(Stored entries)
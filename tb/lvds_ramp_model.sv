// lvds_ramp_model: behavioural model of one lane's analog front end
// (testbench only): the RC network that turns the ramp clock into the
// reference ramp, and the differential input buffer that compares the ramp
// with the analog input. At every rising edge of the ramp clock it takes the
// input voltage for the frame and places the comparator edges at the times
// given by ramp_pkg; hit_p is the P-side output, hit_n its complement.
module lvds_ramp_model #(
  parameter int RATIO = 8
) (
  input  logic vout,
  input  real  vin,
  output logic hit_p,
  output logic hit_n
);
  timeunit 1ps; timeprecision 1ps;
  import ramp_pkg::*;

  logic hit = 1'b0;
  assign hit_p = hit;
  assign hit_n = ~hit;

  initial begin
    forever begin
      automatic real v;
      automatic int tr, tf;
      @(posedge vout);
      v  = vin;
      tr = rise_ps(v, RATIO);
      tf = fall_ps(v, RATIO);
      // the level for a new input is taken up 1 ps into the frame, so it
      // never coincides with the sample taken on the frame's first edge
      #1;
      if (tr < 0) hit = level(v, 1, RATIO);
      else begin
        hit = 1'b0;
        #(tr - 1);
        hit = 1'b1;
        #(tf - tr);
        hit = 1'b0;
      end
    end
  end
endmodule
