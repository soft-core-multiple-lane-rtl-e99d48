// mmcm_model: timing model of the clock manager (testbench only).
//
// Produces the four sampling clocks at 0, 45, 90 and 135 degrees and the
// data/ramp clock, RATIO sampling periods long, whose rising edge coincides
// with a rising edge of clk. BIN_PS is one eighth of the sampling period;
// 156 ps gives a 1248 ps period (about 801 MHz), so every phase lands on a
// whole picosecond. Clocks start low and begin toggling after START_PS.
module mmcm_model #(
  parameter int unsigned BIN_PS   = 156,
  parameter int unsigned RATIO    = 8,
  parameter int unsigned START_PS = 10000
) (
  output logic clk,
  output logic clk45,
  output logic clk90,
  output logic clk135,
  output logic clk_slow
);
  timeunit 1ps; timeprecision 1ps;

  localparam int unsigned HALF = 4 * BIN_PS;

  initial begin clk = 1'b0;    #(START_PS);              forever begin clk = ~clk;       #(HALF); end end
  initial begin clk45 = 1'b0;  #(START_PS + BIN_PS);     forever begin clk45 = ~clk45;   #(HALF); end end
  initial begin clk90 = 1'b0;  #(START_PS + 2*BIN_PS);   forever begin clk90 = ~clk90;   #(HALF); end end
  initial begin clk135 = 1'b0; #(START_PS + 3*BIN_PS);   forever begin clk135 = ~clk135; #(HALF); end end
  initial begin clk_slow = 1'b0; #(START_PS); forever begin clk_slow = ~clk_slow; #(RATIO * HALF); end end
endmodule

### TASK OBJECTIVE
Retype the portion of the data above that starts on the line with "automatic int tr, tf;" and finishes on the line with "degrees and the", including both of those lines.

### TASK RESULT
      automatic int tr, tf;
      @(posedge vout);
      v  = vin;
      tr = rise_ps(v, RATIO);
      tf = fall_ps(v, RATIO);
      // the level for a new input is taken up 1 ps into the frame, so it
      // never coincides with the sample taken on the frame's first edge
      #1;
      if (tr < 0) hit = level(v, 1, RATIO);
      else begin
        hit = 1'b0;
        #(tr - 1);
        hit = 1'b1;
        #(tf - tr);
        hit = 1'b0;
      end
    end
  end
endmodule
repository soft-core-multiple-lane-rtl-e99d48
// mmcm_model: timing model of the clock manager (testbench only).
//
// Produces the four sampling clocks at 0, 45, 90 and 135 degrees and the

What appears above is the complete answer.